MSU Researchers Explore Potential Of Sugar Beet Byproduct To Enhance Energy Storage Technology
April 6, 2022 | View PDF
Bozeman - An emerging energy storage technology could soon have an unexpected ally thanks to research at Montana State University: the pulp left over from processing sugar beets into sugar.
Backed by a $1.7 million grant from the U.S. Department of Energy, a team of scientists will study how the byproduct of the starchy root crop can be refined into cellulose nanocrystals that shows promise for improving how heat is captured and recycled in a variety of industrial settings. The project also includes two federal labs and North Dakota State University, with MSU receiving $353,000 of the funding.
"This is a totally new application of cellulose nanocrystals," said Dilpreet Bajwa, Department of Mechanical and Industrial Engineering Professor in MSU's Norm Asbjornson College of Engineering, who is leading the MSU effort.
Bajwa, an expert in the tiny, extremely hard particles derived from breaking down biomass, previously found that the nanocrystals significantly increase the efficiency of certain salts used to absorb and store heat. The salts, which melt when heated, can store much more heat per a given volume than materials like water. They are commonly used in power plants that concentrate the sun's rays to generate heat that can then spin electricity-generating turbines. They also have a range of potential applications in other industries, including saltwater desalinization and oil production, according to Bajwa. "A lot of industry produces so much heat that's lost, so finding a low-cost way to store and reuse it could have a lot of benefit," he said.
"What we've found is that if you add even a relatively small amount of cellulose nanocrystals to the salt, it improves the efficiency significantly, by almost a third," Bajwa said.
The heat-storing salts also have a crystalline structure, which tends to break down over the course of heating and cooling cycles, reducing efficiency. It's thought that the nanocrystals may act like a scaffold that helps prevent that, Bajwa noted. "We think there's some kind of unique chemical bonding structure that's happening, but we don't know what it is. That's what we want to find out."
The MSU team, which includes Daniel Blake, a first-year doctoral student in MSU's interdisciplinary materials science program, will start by analyzing how typical cellulose nanocrystals derived from wood interact with various solutions of the heat-storing salts. Collaborators at North Dakota State University will then measure how the nanocrystal-enhanced solutions perform.
"It's exciting to be working on a project that has such a practical application and could have such a widespread impact," said Blake, who said the project aligns with his longtime interest in energy sustainability.
In a second phase of the project, the tests will be repeated after the MSU researchers explore methods for creating the cellulose nanocrystals from sugar beets. Typically, making the tiny particles involves subjecting woody material to intense heat and chemicals to break down the cell walls, but extracting sugar from sugar beets may preemptively aid that process, Bajwa said.
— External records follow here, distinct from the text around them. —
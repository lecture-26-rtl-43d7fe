// ctrl_and_plane: the "AND" half of the processor's controller.
//
// Each output line is one product term of the opcode bits (and, for R-type,
// the function bits) and is 1 exactly when the instruction is that one:
//   rtype = op == 000000      ori  = op == 001101   lw = op == 100011
//   sw    = op == 101011      beq  = op == 000100   jump = op == 000010
//   add   = rtype & func == 100000   sub = rtype & func == 100010
// The lines are therefore one-hot, or all 0 for any other instruction.
// Combinational; the terms are written bit by bit as AND gates would be.
module ctrl_and_plane
  import cpu_pkg::*;
(
  input  logic [5:0] op,
  input  logic [5:0] func,
  output dec_t       dec
);
  logic rtype;

  always_comb begin
    rtype    = ~op[5] & ~op[4] & ~op[3] & ~op[2] & ~op[1] & ~op[0];
    dec.ori  = ~op[5] & ~op[4] &  op[3] &  op[2] & ~op[1] &  op[0];
    dec.lw   =  op[5] & ~op[4] & ~op[3] & ~op[2] &  op[1] &  op[0];
    dec.sw   =  op[5] & ~op[4] &  op[3] & ~op[2] &  op[1] &  op[0];
    dec.beq  = ~op[5] & ~op[4] & ~op[3] &  op[2] & ~op[1] & ~op[0];
    dec.jump = ~op[5] & ~op[4] & ~op[3] & ~op[2] &  op[1] & ~op[0];
    dec.add  = rtype &  func[5] & ~func[4] & ~func[3] & ~func[2] & ~func[1] & ~func[0];
    dec.sub  = rtype &  func[5] & ~func[4] & ~func[3] & ~func[2] &  func[1] & ~func[0];
  end
endmodule
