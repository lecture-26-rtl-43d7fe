// tb_ctrl_and_plane: exhaustive test of the instruction decoder over all
// 4096 opcode/function combinations: each line must be 1 for exactly its
// instruction's encoding and 0 otherwise.
module tb_ctrl_and_plane;
  timeunit 1ns; timeprecision 1ps;
  import cpu_pkg::*;
  logic [5:0] op, func;
  dec_t       dec;
  int checks = 0, failures = 0;
  int hits [7];

  ctrl_and_plane dut (.op(op), .func(func), .dec(dec));

  initial begin
    #100000;
    failures++;
    $display("TB_RESULT checks=%0d failures=%0d", checks, failures);
    $finish;
  end

  initial begin
    for (int o = 0; o < 64; o++) begin
      for (int f = 0; f < 64; f++) begin
        logic [6:0] got, want;
        op = 6'(o); func = 6'(f);
        #1;
        got = {dec.add, dec.sub, dec.ori, dec.lw, dec.sw, dec.beq, dec.jump};
        want = {o == 0 && f == 32, o == 0 && f == 34, o == 13, o == 35, o == 43, o == 4, o == 2};
        checks++;
        if (got !== want) begin
          failures++;
          if (failures < 20) $display("FAIL op=%0d func=%0d got %b want %b", o, f, got, want);
        end
        for (int k = 0; k < 7; k++) if (got[k]) hits[k]++;
      end
    end
    // every line fires for its own encodings: 1 each for add/sub, 64 for the I/J types
    checks++;
    if (hits[6] != 1 || hits[5] != 1 || hits[4] != 64 || hits[3] != 64 ||
        hits[2] != 64 || hits[1] != 64 || hits[0] != 64) begin
      failures++; $display("FAIL line counts");
    end
    $display("TB_RESULT checks=%0d failures=%0d", checks, failures);
    $finish;
  end
endmodule
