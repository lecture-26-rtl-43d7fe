// ctrl_or_plane: the "OR" half of the processor's controller.
//
// Every control signal is the OR of the decoded instructions that need it:
//   RegDst   = add + sub            ALUSrc   = ori + lw + sw
//   MemtoReg = lw                   RegWrite = add + sub + ori + lw
//   MemWrite = sw                   nPC_sel  = beq
//   Jump     = jump                 ExtOp    = lw + sw
//   ALUctr[0] = sub + beq           ALUctr[1] = ori
// Where an instruction does not care about a signal these sums give 0. With
// no decoded line active (an unknown instruction) nothing is written and the
// PC simply advances. Combinational.
module ctrl_or_plane
  import cpu_pkg::*;
(
  input  dec_t  dec,
  output ctrl_t ctrl
);
  always_comb begin
    ctrl.reg_dst    = dec.add | dec.sub;
    ctrl.alu_src    = dec.ori | dec.lw | dec.sw;
    ctrl.mem_to_reg = dec.lw;
    ctrl.reg_write  = dec.add | dec.sub | dec.ori | dec.lw;
    ctrl.mem_write  = dec.sw;
    ctrl.npc_sel    = dec.beq;
    ctrl.jump       = dec.jump;
    ctrl.ext_op     = dec.lw | dec.sw;
    ctrl.alu_ctr    = alu_ctr_e'({dec.ori, dec.sub | dec.beq});
  end
endmodule
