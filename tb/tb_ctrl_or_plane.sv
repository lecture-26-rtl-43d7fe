// tb_ctrl_or_plane: test of the OR plane. Drives every one-hot decoded
// instruction and the all-zero case, then random multi-hot patterns, and
// compares each control signal with the OR of the instructions that need
// it (worked out here from the per-instruction control table).
module tb_ctrl_or_plane;
  timeunit 1ns; timeprecision 1ps;
  import cpu_pkg::*;
  dec_t  dec;
  ctrl_t ctrl;
  int checks = 0, failures = 0;

  ctrl_or_plane dut (.dec(dec), .ctrl(ctrl));

  // per-instruction rows, order add sub ori lw sw beq jump:
  // {RegDst, ALUSrc, MemtoReg, RegWrite, MemWrite, nPCsel, Jump, ExtOp, ALUctr[1:0]}
  localparam logic [9:0] ROW [7] = '{
    10'b1_0_0_1_0_0_0_0_00, 10'b1_0_0_1_0_0_0_0_01, 10'b0_1_0_1_0_0_0_0_10,
    10'b0_1_1_1_0_0_0_1_00, 10'b0_1_0_0_1_0_0_1_00, 10'b0_0_0_0_0_1_0_0_01,
    10'b0_0_0_0_0_0_1_0_00};

  task automatic apply(logic [6:0] lines);
    logic [9:0] want = '0, got;
    dec = dec_t'(lines);
    for (int k = 0; k < 7; k++) if (lines[6-k]) want |= ROW[k];
    #1;
    got = {ctrl.reg_dst, ctrl.alu_src, ctrl.mem_to_reg, ctrl.reg_write, ctrl.mem_write,
           ctrl.npc_sel, ctrl.jump, ctrl.ext_op, 2'(ctrl.alu_ctr)};
    checks++;
    if (got !== want) begin
      failures++; $display("FAIL lines=%b got %b want %b", lines, got, want);
    end
  endtask

  initial begin
    #100000;
    failures++;
    $display("TB_RESULT checks=%0d failures=%0d", checks, failures);
    $finish;
  end

  initial begin
    apply('0);
    for (int k = 0; k < 7; k++) apply(7'(1 << k));
    for (int i = 0; i < 128; i++) apply(7'(i));
    $display("TB_RESULT checks=%0d failures=%0d", checks, failures);
    $finish;
  end
endmodule
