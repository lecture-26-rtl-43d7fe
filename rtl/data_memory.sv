// data_memory: word-organised data memory of WORDS 32-bit words.
//
// adr is a byte address; bits [AW+1:2] pick the word and the two lowest bits
// are ignored, since lw and sw move whole words. Higher address bits are
// ignored as well, so the memory repeats through the address space. Reading
// is combinational (dout follows adr in the same cycle); din is written at
// the rising clock edge when wr_en (MemWr) is 1. Contents are not reset.
module data_memory #(
  parameter int unsigned WORDS = 1024,
  localparam int unsigned AW   = $clog2(WORDS)
) (
  input  logic        clk,
  input  logic        wr_en,
  input  logic [31:0] adr,
  input  logic [31:0] din,
  output logic [31:0] dout
);
  logic [31:0] mem [WORDS];
  logic [AW-1:0] widx;

  always_comb widx = adr[AW+1:2];

  always_ff @(posedge clk) begin
    if (wr_en) mem[widx] <= din;
  end

  always_comb dout = mem[widx];
endmodule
The material is abundant. In 2020, Montana ranked sixth in the nation for sugar beet production, with farmers producing 1.2 million tons of sugar beets valued at $42.5 million, according to the USDA. "There's a lot of mulchy pulp left over from sugar processing that right now has very little value," Bajwa said.
Researchers at Idaho National Laboratory will focus on a study of how the nanocrystals improve the durability of the salt over the course of heating cycles. Oak Ridge National Laboratory will compare the performance of the nanocrystal-enhanced salts to other methods of heat and energy storage.
"We're optimistic that we can help solve one of the weaknesses of existing salt-based energy storage technologies," Bajwa said, "and also open the door for a high-value byproduct for the sugar beet industry."